2007年9月号掲載
実戦 人材開発の教科書 あなたの会社の「社員」は育っていますか
著者紹介
概要
団塊世代の定年退職、人口減少に伴う労働人口の減少などにより、人手不足の時代がやってくる。経営資源の3要素、ヒト、モノ、カネのうち、最も重要なヒトが少なくなる ―― 企業にとり死活問題といえるこの事態に対し、著者は、今こそ経営者主導で「社員を育てる経営」を行うべきだと主張。そのスタンスから、人材開発を行う上での最重要ポイントを解説する。
要約
「社員を育てる経営」とは何か
「人材開発重視」—— 恐らく多くの企業の経営方針に、こう掲げられているだろう。しかし、このフレーズほど当てにならないものはない。
確かに人事に関する企業の関心は、人材開発へ向かいつつある。だが、その運用は人材開発部門や現場の管理者に任せきりだったり、単に研修を行うだけで満足してしまっているケースも多い。
それは、人材開発が本当の意味での経営課題になっていないからだ。
団塊世代の定年退職、人口の減少などの影響で、これからは過去に例を見ないくらい人材開発力が企業経営の成功を左右する時代がやってくる。
今こそ、経営者主導の人材開発体制を構築し、「社員を育てる経営」を実行すべき時である。
人材開発の「PDCA」を回す
多くの企業では、何らかの社員教育を行っている。問題はそれが経営レベルの課題になっているか、また、「PDCA」を回して継続的に改善を行える仕組みになっているかということだ。

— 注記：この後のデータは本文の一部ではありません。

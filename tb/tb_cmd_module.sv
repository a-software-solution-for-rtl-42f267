// tb_cmd_module: checks the decoding of every host command.
//
// Each command is issued for one clock; the testbench checks the pulses (connect,
// clear, bad_cmd) and the settings (halt, result mode, chosen position) one clock
// later, and that other outputs did not change.
module tb_cmd_module;
  import sort_pkg::*;
  logic clk = 0, rst = 1, cmd_valid = 0;
  logic [6:0] cmd = '0;
  logic connect, clear, halt, bad_cmd;
  out_mode_e mode;
  logic [4:0] pos;
  int checks = 0, failures = 0;

  always #5 clk = ~clk;

  cmd_module #(.N(25)) dut (.clk, .rst, .cmd_valid, .cmd, .connect, .clear, .halt, .mode, .pos, .bad_cmd);

  task automatic issue(logic [6:0] c);
    @(negedge clk); cmd_valid = 1; cmd = c;
    @(negedge clk); cmd_valid = 0;
  endtask

  task automatic expect_state(string what, bit e_conn, bit e_clr, bit e_bad, bit e_halt,
                              out_mode_e e_mode, logic [4:0] e_pos);
    checks++;
    if ({connect, clear, bad_cmd, halt} != {e_conn, e_clr, e_bad, e_halt} ||
        mode != e_mode || pos != e_pos) begin
      failures++;
      $display("FAIL %s: conn=%0b clr=%0b bad=%0b halt=%0b mode=%0d pos=%0d", what,
               connect, clear, bad_cmd, halt, mode, pos);
    end
  endtask

  initial begin
    repeat (2) @(negedge clk);
    rst = 0;
    expect_state("reset", 0, 0, 0, 0, OUT_MIN, 0);
    issue(CMD_CONNECT);  expect_state("connect", 1, 0, 0, 0, OUT_MIN, 0);
    @(negedge clk);      expect_state("pulse ends", 0, 0, 0, 0, OUT_MIN, 0);
    issue(CMD_HALT);     expect_state("halt", 0, 0, 0, 1, OUT_MIN, 0);
    issue(CMD_CLEAR);    expect_state("clear", 0, 1, 0, 1, OUT_MIN, 0);
    issue(CMD_RUN);      expect_state("run", 0, 0, 0, 0, OUT_MIN, 0);
    issue(CMD_MODE | 7'(OUT_MAX));    expect_state("mode max", 0, 0, 0, 0, OUT_MAX, 0);
    issue(CMD_MODE | 7'(OUT_MEDIAN)); expect_state("mode median", 0, 0, 0, 0, OUT_MEDIAN, 0);
    issue(CMD_POS | 7'd17);           expect_state("pos 17", 0, 0, 0, 0, OUT_MEDIAN, 17);
    issue(CMD_MODE | 7'(OUT_POS));    expect_state("mode pos", 0, 0, 0, 0, OUT_POS, 17);
    issue(7'h7F);                     expect_state("pos 31", 0, 0, 0, 0, OUT_POS, 31);
    issue(7'h00);                     expect_state("bad 00", 0, 0, 1, 0, OUT_POS, 31);
    issue(7'h25);                     expect_state("bad 25", 0, 0, 1, 0, OUT_POS, 31);
    issue(CMD_MODE | 7'(OUT_MIN));    expect_state("mode min", 0, 0, 0, 0, OUT_MIN, 31);
    $display("TB_RESULT checks=%0d failures=%0d", checks, failures);
    $finish;
  end

  initial begin
    repeat (1000) @(posedge clk);
    $display("TB_RESULT checks=%0d failures=%0d", checks, failures + 1);
    $finish;
  end
endmodule
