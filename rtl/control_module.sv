// control_module: control module of the sorter test system.
//
// Supervises the data flow between the input adapter, the sorter, the result adapter
// and the delivery UART. The original description gives its duties: watch for conditions that
// could corrupt the data flow, stop individual modules synchronously, and send
// messages to the host. How it does so is this design's choice:
//  * Feed: a word waiting in the input adapter is handed to the sorter (sort_en) only
//    when the result adapter is empty, no result is in flight and the system is not
//    halted. Otherwise the word waits: the input side is stalled, never the sorter
//    mid-update, so every sorted result is delivered.
//  * Halt: while halt is set, nothing is fed to the sorter and result packets are held
//    back; messages still go out.
//  * Messages: a connect request queues MSG_ACK, a lost input word (overflow) queues
//    MSG_OVERFLOW, an unknown command MSG_BAD_CMD, a bad stop bit MSG_FRAME. Each kind
//    is one pending flag, so repeats of a kind not yet sent merge into one message.
//    Messages take the delivery UART ahead of result packets, between whole words.
//  * Status: warn (overflow seen) and err (bad command or frame) stay set until clear;
//    they correspond to the host's yellow and red indicators.
module control_module
  import sort_pkg::*;
(
  input  logic       clk,
  input  logic       rst,
  input  logic       clear,
  input  logic       halt,
  // input adapter
  input  logic       word_valid,
  output logic       word_ready,
  input  logic       overflow,
  // sorter and result adapter
  output logic       sort_en,
  input  logic       res_in_ready,
  input  logic       res_out_valid,
  output logic       res_out_ready,
  input  logic [7:0] res_out_byte,
  // events
  input  logic       connect,
  input  logic       bad_cmd,
  input  logic       frame_err,
  // delivery UART
  output logic       tx_valid,
  input  logic       tx_ready,
  output logic [7:0] tx_byte,
  // status
  output logic       warn,
  output logic       err
);

  logic in_flight;
  logic ack_p, ovf_p, bad_p, frm_p;
  logic msg_any;
  logic [6:0] msg_code;

  assign sort_en    = word_valid && res_in_ready && !in_flight && !halt && !clear;
  assign word_ready = sort_en;

  always_comb begin
    msg_any  = ack_p || bad_p || frm_p || ovf_p;
    if      (ack_p) msg_code = MSG_ACK;
    else if (bad_p) msg_code = MSG_BAD_CMD;
    else if (frm_p) msg_code = MSG_FRAME;
    else            msg_code = MSG_OVERFLOW;
    tx_valid      = msg_any || (res_out_valid && !halt);
    tx_byte       = msg_any ? {1'b1, msg_code} : res_out_byte;
    res_out_ready = tx_ready && !msg_any && !halt;
  end

  always_ff @(posedge clk) begin
    if (rst) begin
      in_flight <= 1'b0;
      {ack_p, ovf_p, bad_p, frm_p} <= '0;
      warn <= 1'b0;
      err  <= 1'b0;
    end else begin
      in_flight <= sort_en;
      // a message leaves when the UART takes it; the highest-priority one goes first
      if (msg_any && tx_ready) begin
        if      (ack_p) ack_p <= 1'b0;
        else if (bad_p) bad_p <= 1'b0;
        else if (frm_p) frm_p <= 1'b0;
        else            ovf_p <= 1'b0;
      end
      if (connect)   ack_p <= 1'b1;
      if (bad_cmd)   bad_p <= 1'b1;
      if (frame_err) frm_p <= 1'b1;
      if (overflow)  ovf_p <= 1'b1;
      if (clear) begin
        warn <= 1'b0;
        err  <= 1'b0;
      end else begin
        if (overflow)             warn <= 1'b1;
        if (bad_cmd || frame_err) err  <= 1'b1;
      end
    end
  end

  // The sorter result of a fed word arrives one clock later; the result adapter must
  // still be empty then.
  a_flight_room: assert property (@(posedge clk) disable iff (rst)
    sort_en |=> res_in_ready);

endmodule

つまり、経営トップが責任を持って人材開発のPDCAを回すこと、すなわち、次の6つのステップを順序よく回すことが大事なのである。
①人材要件を定義する(Plan)
会社が社員に期待する能力要件、行動要件や成果を定義する。
②ギャップを分析する(Plan)
理想(会社が期待する人材要件)と現実(社員の現状レベル)のギャップを分析する。
③教育体系を整備する(Plan)
理想と現実のギャップを埋めるための教育体系を整備する。
④教育を実施する(Do)
⑤効果を測定する(Check)
期待する人材要件に照らして、どれだけ改善されたかという視点で教育の効果を測定する。